Belvedere is a heritage-listed residence at 7 Cranbrook Avenue, Cremorne, New South Wales, a suburb of Sydney, Australia. It was designed by Alexander Stewart Jolly. It was added to the New South Wales State Heritage Register on 2 April 1999.

== History ==
Built 1919 for grazier C. H. Stockman, who specified broad eaves and wide verandahs and generous proportions for the plan. The architect, Alexander Stewart Jolly, was a prominent and unorthodox architect influenced by a love and knowledge of timber, the Californian Bungalow movement and American "organic" architecture.

== Description ==
The house is an excellent example of the larger more mature Californian bungalow, and has all the typical elements of the larger more mature Californian bungalow style: planes of white rough-cast, areas of timber shingles, massive dark stained timber beams and low pitched, wide, sheltering eaves. There is a fine wide verandah with polished timber floor and stained timber beams to the roof. The front door is recessed between two heavy rough-cast piers which extend to, but do not support the gable overhand. The roof, which is an interesting interplay of planes, is formed of both hipped and gabled sections covered with slate.
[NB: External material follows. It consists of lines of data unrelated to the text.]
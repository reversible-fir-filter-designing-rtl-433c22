// peres_gate: 3x3 reversible Peres gate.
//
// P = A, Q = A ^ B, R = AB ^ C. With C tied to 0 it is a half adder
// (Q = sum, R = carry); two of them in cascade form a full adder. The output
// functions follow the half and full adder realisations of the filter's
// adders. Purely combinational.
module peres_gate (
  input  logic a,
  input  logic b,
  input  logic c,
  output logic p,  // = a (garbage output when used as an adder)
  output logic q,  // = a ^ b
  output logic r   // = (a & b) ^ c
);
  assign p = a;
  assign q = a ^ b;
  assign r = (a & b) ^ c;
endmodule
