// toffoli_gate: 3x3 reversible Toffoli (controlled-controlled-NOT) gate.
//
// P = A, Q = B, R = AB ^ C. It stands in for the AND gate (C = 0 gives
// R = A & B) and for the XOR gate (A = 1 gives R = B ^ C) throughout the
// filter: partial products of the multiplier and the look-ahead carry
// network of the adder are built from it. Purely combinational.
module toffoli_gate (
  input  logic a,
  input  logic b,
  input  logic c,
  output logic p,  // = a
  output logic q,  // = b
  output logic r   // = (a & b) ^ c
);
  assign p = a;
  assign q = b;
  assign r = (a & b) ^ c;
endmodule
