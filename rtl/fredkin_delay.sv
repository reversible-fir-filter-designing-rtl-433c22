// fredkin_delay: W-bit z^-1 delay element of the FIR delay line.
//
// Each bit is a storage cell wrapped in two Fredkin gates. The first gate
// takes (enable, data, stored value): its R output is data when enable is 1
// and the stored value when enable is 0, so it decides between loading and
// holding. The second gate takes (stored value, 0, 1) and acts as a copy
// gate, since fan-out is not allowed in reversible logic: its Q output
// (t1) is the stored value and its R output (t2) is its complement.
//
// The gate arrangement (enable and data into the first gate, feedback from
// the output copy, a constant-input copy gate) follows the Fredkin-gate
// latch that the filter's delay elements are based on. Making the storage an edge-triggered flip-flop rather than a
// level-sensitive latch is this design's choice: it gives a clean
// one-sample delay in a synchronous pipeline. Reset is asynchronous, active
// low, and clears the stored value.
//
// Timing: when en is 1 at a rising clk edge, d appears on t1 after that edge.
module fredkin_delay #(
  parameter int unsigned W = rev_fir_pkg::DATA_W
) (
  input  logic         clk,
  input  logic         rst_n,  // asynchronous, active low
  input  logic         en,     // load enable (sample strobe)
  input  logic [W-1:0] d,
  output logic [W-1:0] t1,     // delayed sample
  output logic [W-1:0] t2      // its complement
);
  logic [W-1:0] state, next;

  for (genvar i = 0; i < W; i++) begin : g_bit
    // load/hold select: r = en ? d : state
    fredkin_gate u_sel  (.a(en), .b(d[i]), .c(state[i]),
                         .p(), .q(), .r(next[i]));
    // output copy gate: q = state, r = ~state
    fredkin_gate u_copy (.a(state[i]), .b(1'b0), .c(1'b1),
                         .p(), .q(t1[i]), .r(t2[i]));
  end

  always_ff @(posedge clk or negedge rst_n) begin
    if (!rst_n) state <= '0;
    else        state <= next;
  end
endmodule
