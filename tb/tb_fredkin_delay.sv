// tb_fredkin_delay: self-check of the Fredkin-gate delay element.
//
// Drives random data with a random load enable for 500 cycles after reset
// and keeps its own model of the stored word: after each rising edge t1 must
// hold the last word loaded (or 0 after reset) and t2 its complement. Also
// checks that reset clears the element and that a hold (enable low) keeps
// the old word; both cases are counted and must occur.
module tb_fredkin_delay;
  localparam int unsigned W = 8;

  logic         clk = 1'b0, rst_n = 1'b1, en = 1'b0;
  logic [W-1:0] d = '0, t1, t2, model;
  int checks = 0, failures = 0, holds = 0, loads = 0;

  fredkin_delay #(.W(W)) dut (.clk(clk), .rst_n(rst_n), .en(en), .d(d), .t1(t1), .t2(t2));

  always #5 clk = ~clk;

  task automatic check(string what);
    checks++;
    if (t1 !== model || t2 !== ~model) begin
      failures++;
      $display("FAIL %s: t1=%h t2=%h want %h", what, t1, t2, model);
    end
  endtask

  initial begin
    model = '0;
    #1 rst_n = 1'b0;
    #1 check("reset");
    repeat (2) @(posedge clk);
    #1 rst_n = 1'b1;
    for (int i = 0; i < 500; i++) begin
      @(negedge clk);
      en = ($urandom_range(0, 2) != 0);
      d  = W'($urandom);
      @(posedge clk);
      if (en) begin
        model = d;
        loads++;
      end else begin
        holds++;
      end
      #1 check(en ? "load" : "hold");
    end
    // asynchronous reset in mid-cycle
    @(negedge clk);
    en = 1'b1;
    d  = 8'hA5;
    @(posedge clk);
    #1 model = 8'hA5;
    check("load before reset");
    #2 rst_n = 1'b0;
    #1 model = '0;
    check("asynchronous reset");
    checks++;
    if (loads == 0 || holds == 0) begin
      failures++;
      $display("FAIL coverage: loads=%0d holds=%0d", loads, holds);
    end
    $display("loads=%0d holds=%0d", loads, holds);
    $display("TB_RESULT checks=%0d failures=%0d", checks, failures);
    $finish;
  end

  initial begin : watchdog
    repeat (2000) @(posedge clk);
    failures++;
    $display("TB_RESULT checks=%0d failures=%0d", checks, failures);
    $finish;
  end
endmodule
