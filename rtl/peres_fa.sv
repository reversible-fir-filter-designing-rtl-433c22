// peres_fa: full adder made of two cascaded Peres gates.
//
// The first gate (A, B, 0) gives A ^ B and AB. The second gate takes A ^ B,
// the carry-in and AB, and gives Sum = A ^ B ^ Cin and
// Cout = (A ^ B)Cin ^ AB. Each gate leaves one garbage output (G1, G2).
// Combinational.
module peres_fa (
  input  logic a,
  input  logic b,
  input  logic cin,
  output logic sum,
  output logic cout,
  output logic g1,   // garbage output of the first gate (= a)
  output logic g2    // garbage output of the second gate (= a ^ b)
);
  logic axb, ab;

  peres_gate u_pg1 (.a(a),   .b(b),   .c(1'b0), .p(g1), .q(axb), .r(ab));
  peres_gate u_pg2 (.a(axb), .b(cin), .c(ab),   .p(g2), .q(sum), .r(cout));
endmodule
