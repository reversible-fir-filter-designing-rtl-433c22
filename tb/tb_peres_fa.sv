// tb_peres_fa: exhaustive self-check of the two-Peres-gate full adder.
//
// For all eight input combinations, {cout, sum} must equal a + b + cin; the
// garbage outputs must be a (first gate) and a ^ b (second gate).
module tb_peres_fa;
  logic a, b, cin, sum, cout, g1, g2;
  int checks = 0, failures = 0;

  peres_fa dut (.a(a), .b(b), .cin(cin), .sum(sum), .cout(cout), .g1(g1), .g2(g2));

  initial begin
    for (int v = 0; v < 8; v++) begin
      {a, b, cin} = 3'(v);
      #1;
      checks++;
      if ({cout, sum} !== 2'(int'(a) + int'(b) + int'(cin)) || g1 !== a || g2 !== (a != b)) begin
        failures++;
        $display("FAIL a=%0b b=%0b cin=%0b got cout=%0b sum=%0b g1=%0b g2=%0b",
                 a, b, cin, cout, sum, g1, g2);
      end
    end
    $display("TB_RESULT checks=%0d failures=%0d", checks, failures);
    $finish;
  end

  initial begin : watchdog
    #1000;
    failures++;
    $display("TB_RESULT checks=%0d failures=%0d", checks, failures);
    $finish;
  end
endmodule
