// tb_rev_adder: the 16-bit reversible ripple adder against a + b + cin,
// for corner operands and random ones.
module tb_rev_adder;
  int checks = 0, failures = 0;
  logic [15:0] a, b, s;
  logic        cin, cout;

  rev_adder #(.W(16)) dut (.a, .b, .cin, .s, .cout);

  task automatic try(logic [15:0] x, logic [15:0] y, logic ci);
    logic [16:0] ref_v;
    a = x; b = y; cin = ci;
    #1;
    ref_v = {1'b0, x} + {1'b0, y} + 17'(ci);
    checks++;
    if ({cout, s} !== ref_v) begin
      failures++;
      $display("FAIL %h + %h + %b = %b%h, want %h", x, y, ci, cout, s, ref_v);
    end
  endtask

  initial begin
    #100000;
    failures++;
    $display("TB_RESULT checks=%0d failures=%0d", checks, failures);
    $finish;
  end

  initial begin
    try(16'hFFFF, 16'h0001, 1'b0);
    try(16'hFFFF, 16'hFFFF, 1'b1);
    try(16'h0000, 16'h0000, 1'b1);
    try(16'h8000, 16'h8000, 1'b0);
    for (int i = 0; i < 2000; i++) try(16'($urandom), 16'($urandom), 1'($urandom));
    $display("TB_RESULT checks=%0d failures=%0d", checks, failures);
    $finish;
  end
endmodule
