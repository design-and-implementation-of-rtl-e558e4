// vedic_mul2: 2 x 2 bit Vedic (vertical and crosswise) multiplier, q = x * y.
//
//   q[0]        = x0.y0
//   {c1, q[1]}  = x0.y1 + x1.y0        (first adder)
//   {q[3],q[2]} = x1.y1 + c1           (second adder)
//
// The bit products and the adder arrangement follow the document's 2-bit
// multiplier figure. The figure prints no gate types: here the products are
// the R output of the reversible gate with C = 0 (A.B) and each adder is a
// reversible-gate full adder with its carry in tied to 0. Combinational.
module vedic_mul2 (
  input  logic [1:0] x,
  input  logic [1:0] y,
  output logic [3:0] q
);
  logic [3:0] pa, pb, pp;
  logic [3:0] unused_p, unused_q;
  logic       c1;

  // pp[0]=x0y0, pp[1]=x0y1, pp[2]=x1y0, pp[3]=x1y1
  assign pa = {x[1], x[1], x[0], x[0]};
  assign pb = {y[1], y[0], y[1], y[0]};
  rev_gate #(.W(4)) u_pp (.a(pa), .b(pb), .c(4'b0000), .p(unused_p), .q(unused_q), .r(pp));

  assign q[0] = pp[0];
  rev_full_adder u_add1 (.a(pp[1]), .b(pp[2]), .cin(1'b0), .s(q[1]), .cout(c1));
  rev_full_adder u_add2 (.a(pp[3]), .b(c1),    .cin(1'b0), .s(q[2]), .cout(q[3]));
endmodule
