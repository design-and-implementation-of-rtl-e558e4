// tb_vedic_mul2: all 16 input pairs of the 2-bit Vedic multiplier against
// x * y.
module tb_vedic_mul2;
  int checks = 0, failures = 0;
  logic [1:0] x, y;
  logic [3:0] q;

  vedic_mul2 dut (.x, .y, .q);

  initial begin
    #100000;
    failures++;
    $display("TB_RESULT checks=%0d failures=%0d", checks, failures);
    $finish;
  end

  initial begin
    for (int i = 0; i < 4; i++) begin
      for (int j = 0; j < 4; j++) begin
        x = 2'(i); y = 2'(j);
        #1;
        checks++;
        if (q !== 4'(i * j)) begin
          failures++;
          $display("FAIL %0d * %0d = %0d", i, j, q);
        end
      end
    end
    $display("TB_RESULT checks=%0d failures=%0d", checks, failures);
    $finish;
  end
endmodule
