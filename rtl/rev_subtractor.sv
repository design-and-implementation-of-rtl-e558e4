// rev_subtractor: W-bit two's-complement subtractor, d = a - b - ~bin_n.
//
// B is inverted with a row of reversible gates (Q output with A = 0 and
// C = 0 gives NOT B) and added to A in a rev_adder with carry in bin_n
// (1 for a plain subtraction). cout = 1 means no borrow (a >= b when
// bin_n = 1). The document shows a subtractor block with inputs A, B and C
// but not its insides; this structure is this design's own. Combinational.
module rev_subtractor #(
  parameter int unsigned W = 16
) (
  input  logic [W-1:0] a,
  input  logic [W-1:0] b,
  input  logic         bin_n,
  output logic [W-1:0] d,
  output logic         cout
);
  logic [W-1:0] b_n, unused_p, unused_r;

  rev_gate #(.W(W)) u_inv (.a('0), .b(b), .c('0), .p(unused_p), .q(b_n), .r(unused_r));
  rev_adder #(.W(W)) u_add (.a(a), .b(b_n), .cin(bin_n), .s(d), .cout(cout));
endmodule
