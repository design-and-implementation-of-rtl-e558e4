// tb_rev_subtractor: the 16-bit subtractor against a - b - (1 - bin_n) and
// its no-borrow flag, for corner and random operands.
module tb_rev_subtractor;
  int checks = 0, failures = 0;
  logic [15:0] a, b, d;
  logic        bin_n, cout;

  rev_subtractor #(.W(16)) dut (.a, .b, .bin_n, .d, .cout);

  task automatic try(logic [15:0] x, logic [15:0] y, logic bn);
    logic [15:0] want;
    logic        nob;
    a = x; b = y; bin_n = bn;
    #1;
    want = x - y - 16'(!bn);
    nob  = ({1'b0, x} >= ({1'b0, y} + 17'(!bn)));
    checks++;
    if (d !== want || cout !== nob) begin
      failures++;
      $display("FAIL %h - %h (bin_n %b) = %h c%b, want %h c%b", x, y, bn, d, cout, want, nob);
    end
  endtask

  initial begin
    #100000;
    failures++;
    $display("TB_RESULT checks=%0d failures=%0d", checks, failures);
    $finish;
  end

  initial begin
    try(16'h0000, 16'h0001, 1'b1);
    try(16'h1234, 16'h1234, 1'b1);
    try(16'h1234, 16'h1234, 1'b0);
    try(16'h8000, 16'h0001, 1'b1);
    for (int i = 0; i < 2000; i++) try(16'($urandom), 16'($urandom), 1'($urandom));
    $display("TB_RESULT checks=%0d failures=%0d", checks, failures);
    $finish;
  end
endmodule
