// vedic_combine: one divide-and-conquer step of the Vedic multiplier.
//
// Given the four H x H sub-products of two N-bit operands (H = N/2),
//   x0 = aL*bL, x1 = aL*bH, x2 = aH*bL, x3 = aH*bH,
// it forms the N x N product with three reversible adders, as in the
// document's 4-bit multiplier figure:
//   y[H-1:0]  = x0[H-1:0]
//   t1        = x1 + x0[N-1:H]
//   t2        = x2 + (x3 << H)
//   y[2N-1:H] = t1 + t2
// The document's bit equations list the column sums without carries; here
// the carries are kept so y is exact. t1 cannot overflow N bits, since
// x1 + x0[N-1:H] < 2**N; its carry is still wired in. Combinational.
module vedic_combine #(
  parameter int unsigned N = 4
) (
  input  logic [N-1:0]   x0,
  input  logic [N-1:0]   x1,
  input  logic [N-1:0]   x2,
  input  logic [N-1:0]   x3,
  output logic [2*N-1:0] y
);
  localparam int unsigned H = N / 2;

  logic [N-1:0]   s1;
  logic           c1;
  logic [N+H-1:0] t2, t3;
  logic           unused_c2, unused_c3;

  rev_adder #(.W(N)) u_add1 (.a(x1), .b({{H{1'b0}}, x0[N-1:H]}), .cin(1'b0),
                             .s(s1), .cout(c1));
  rev_adder #(.W(N+H)) u_add2 (.a({x3, {H{1'b0}}}), .b({{H{1'b0}}, x2}), .cin(1'b0),
                               .s(t2), .cout(unused_c2));
  rev_adder #(.W(N+H)) u_add3 (.a(t2), .b({{(H-1){1'b0}}, c1, s1}), .cin(1'b0),
                               .s(t3), .cout(unused_c3));

  assign y = {t3, x0[H-1:0]};
endmodule
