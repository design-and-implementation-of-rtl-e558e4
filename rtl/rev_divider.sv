// rev_divider: W-bit unsigned restoring divider, q = a / b, r = a % b.
//
// W identical stages, one per quotient bit from the top down. Stage j
// shifts the partial remainder left by one, brings in dividend bit
// W-1-j, and tries to subtract b with a (W+1)-bit reversible subtractor.
// When no borrow occurs the difference becomes the new remainder and the
// quotient bit is 1; otherwise the shifted remainder is kept and the bit is
// 0. Dividing by zero therefore gives q = all ones and r = a.
// The document lists division among the arithmetic unit's operations but
// gives no circuit; the restoring array is this design's choice.
// Combinational; the path runs through W subtractors.
module rev_divider #(
  parameter int unsigned W = 16
) (
  input  logic [W-1:0] a,
  input  logic [W-1:0] b,
  output logic [W-1:0] q,
  output logic [W-1:0] r
);
  for (genvar j = 0; j < W; j++) begin : g_st
    logic [W-1:0] rem_in, rem_o;
    logic [W:0]   shifted, diff;
    logic         no_borrow;

    if (j == 0) begin : g_first
      assign rem_in = '0;
    end else begin : g_next
      assign rem_in = g_st[j-1].rem_o;
    end

    assign shifted = {rem_in, a[W-1-j]};
    rev_subtractor #(.W(W+1)) u_sub (.a(shifted), .b({1'b0, b}), .bin_n(1'b1),
                                     .d(diff), .cout(no_borrow));
    assign rem_o      = no_borrow ? diff[W-1:0] : shifted[W-1:0];
    assign q[W-1-j]   = no_borrow;
  end

  assign r = g_st[W-1].rem_o;
endmodule
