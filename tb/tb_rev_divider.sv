// tb_rev_divider: the 16-bit restoring divider against / and %, for
// corner cases (divide by zero, by one, by itself, dividend smaller than
// divisor) and random operands with divisors of all sizes.
module tb_rev_divider;
  int checks = 0, failures = 0;
  logic [15:0] a, b, q, r;

  rev_divider #(.W(16)) dut (.a, .b, .q, .r);

  task automatic try(logic [15:0] x, logic [15:0] y);
    logic [15:0] wq, wr;
    a = x; b = y;
    #1;
    wq = (y == 0) ? 16'hFFFF : x / y;
    wr = (y == 0) ? x : x % y;
    checks++;
    if (q !== wq || r !== wr) begin
      failures++;
      $display("FAIL %0d / %0d = %0d r %0d, want %0d r %0d", x, y, q, r, wq, wr);
    end
  endtask

  initial begin
    #100000;
    failures++;
    $display("TB_RESULT checks=%0d failures=%0d", checks, failures);
    $finish;
  end

  initial begin
    try(16'd1234, 16'd0);
    try(16'hFFFF, 16'd1);
    try(16'hFFFF, 16'hFFFF);
    try(16'd5, 16'd7);
    try(16'd0, 16'd3);
    for (int i = 0; i < 2000; i++) begin
      logic [15:0] d;
      d = 16'($urandom) >> $urandom_range(0, 15);
      try(16'($urandom), d);
    end
    $display("TB_RESULT checks=%0d failures=%0d", checks, failures);
    $finish;
  end
endmodule
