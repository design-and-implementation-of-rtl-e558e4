// vedic_mul: N x N bit Vedic multiplier by divide and conquer, y = a * b.
//
// The document builds a 4-bit multiplier from four 2-bit Vedic multipliers
// and three adders. The same step is repeated here level by level so any
// power-of-two N >= 2 can be built (the 16-bit ALU uses N = 16):
//   level 0      : a 2-bit vedic_mul2 for every pair of 2-bit digits of a
//                  and b (digit i of a with digit j of b);
//   level l >= 1 : for every pair of 2**(l+1)-bit digits, a vedic_combine
//                  joins the four level l-1 products of its halves.
// The last level holds the single N-bit x N-bit product. For N = 4 this is
// exactly the document's figure: four 2-bit multipliers and one combine
// step of three adders. Extending the recursion beyond 4 bits is this
// design's own. Combinational.
module vedic_mul #(
  parameter int unsigned N = 4
) (
  input  logic [N-1:0]   a,
  input  logic [N-1:0]   b,
  output logic [2*N-1:0] y
);
  localparam int unsigned L = $clog2(N);   // number of levels

  if (N < 2 || (1 << L) != N) begin : g_bad
    $error("vedic_mul: N must be a power of two and at least 2");
  end

  for (genvar l = 0; l < L; l++) begin : g_lvl
    localparam int unsigned S  = 2 << l;   // digit width at this level
    localparam int unsigned NB = N / S;    // digits per operand
    logic [2*S-1:0] p [NB][NB];            // p[i][j] = a digit i * b digit j

    for (genvar i = 0; i < NB; i++) begin : g_i
      for (genvar j = 0; j < NB; j++) begin : g_j
        if (l == 0) begin : g_leaf
          vedic_mul2 u_m (.x(a[2*i +: 2]), .y(b[2*j +: 2]), .q(p[i][j]));
        end else begin : g_node
          vedic_combine #(.N(S)) u_c (
            .x0(g_lvl[l-1].p[2*i][2*j]),
            .x1(g_lvl[l-1].p[2*i][2*j+1]),
            .x2(g_lvl[l-1].p[2*i+1][2*j]),
            .x3(g_lvl[l-1].p[2*i+1][2*j+1]),
            .y(p[i][j]));
        end
      end
    end
  end

  assign y = g_lvl[L-1].p[0][0];
endmodule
Jolly specialised in gadgets, and this house has a unique rotating cupboard between the kitchen and dining room. The whole house is in excellent condition. This building is designed in the Inter-War California Bungalow style.

Single storey residence of Interwar California bungalow style. A vigorous and assured interpretation of the Californian bungalow; with deep overhanging roofs, dynamic asymmetry and cleverly exposed structural timbers.

The California Bungalow was one of the most successful importations brought to Australian architecture and both Belvedere and Egglemont (11 Cranbrook Avenue) are impressive examples of this style of architecture. The bungalows are prominently located on the brow of a hill and have fine city views. Belvedere has wide verandahs to remind the client of his country home. The front door is recessed behind 2 heavy rough-cast piers which extend to the roof overhang. The roof, in turn, comprises hipped and gabled sections covered with slate. The bungalow incorporates planes of white rough-cast, areas of timber shingles, massive dark stained timber beams and low sheltering eaves. The front garden wall and gate continues the theme of rough-cast piers of the bungalow itself.

== Heritage listing ==
As at 8 November 2007, see also under "Cranbrook Avenue Group" NSHS#1052. The house is generally regarded as one of the finest individual California Bungalow designs in NSW, described by J. M. Freeland as "an eloquent sculptural statement" which "anticipated later domestic work by nearly half a century". The RAIA regards it as "the best work of a highly individual designer" (architect Alexander Stuart Jolly).

Belvedere was listed on the New South Wales State Heritage Register on 2 April 1999.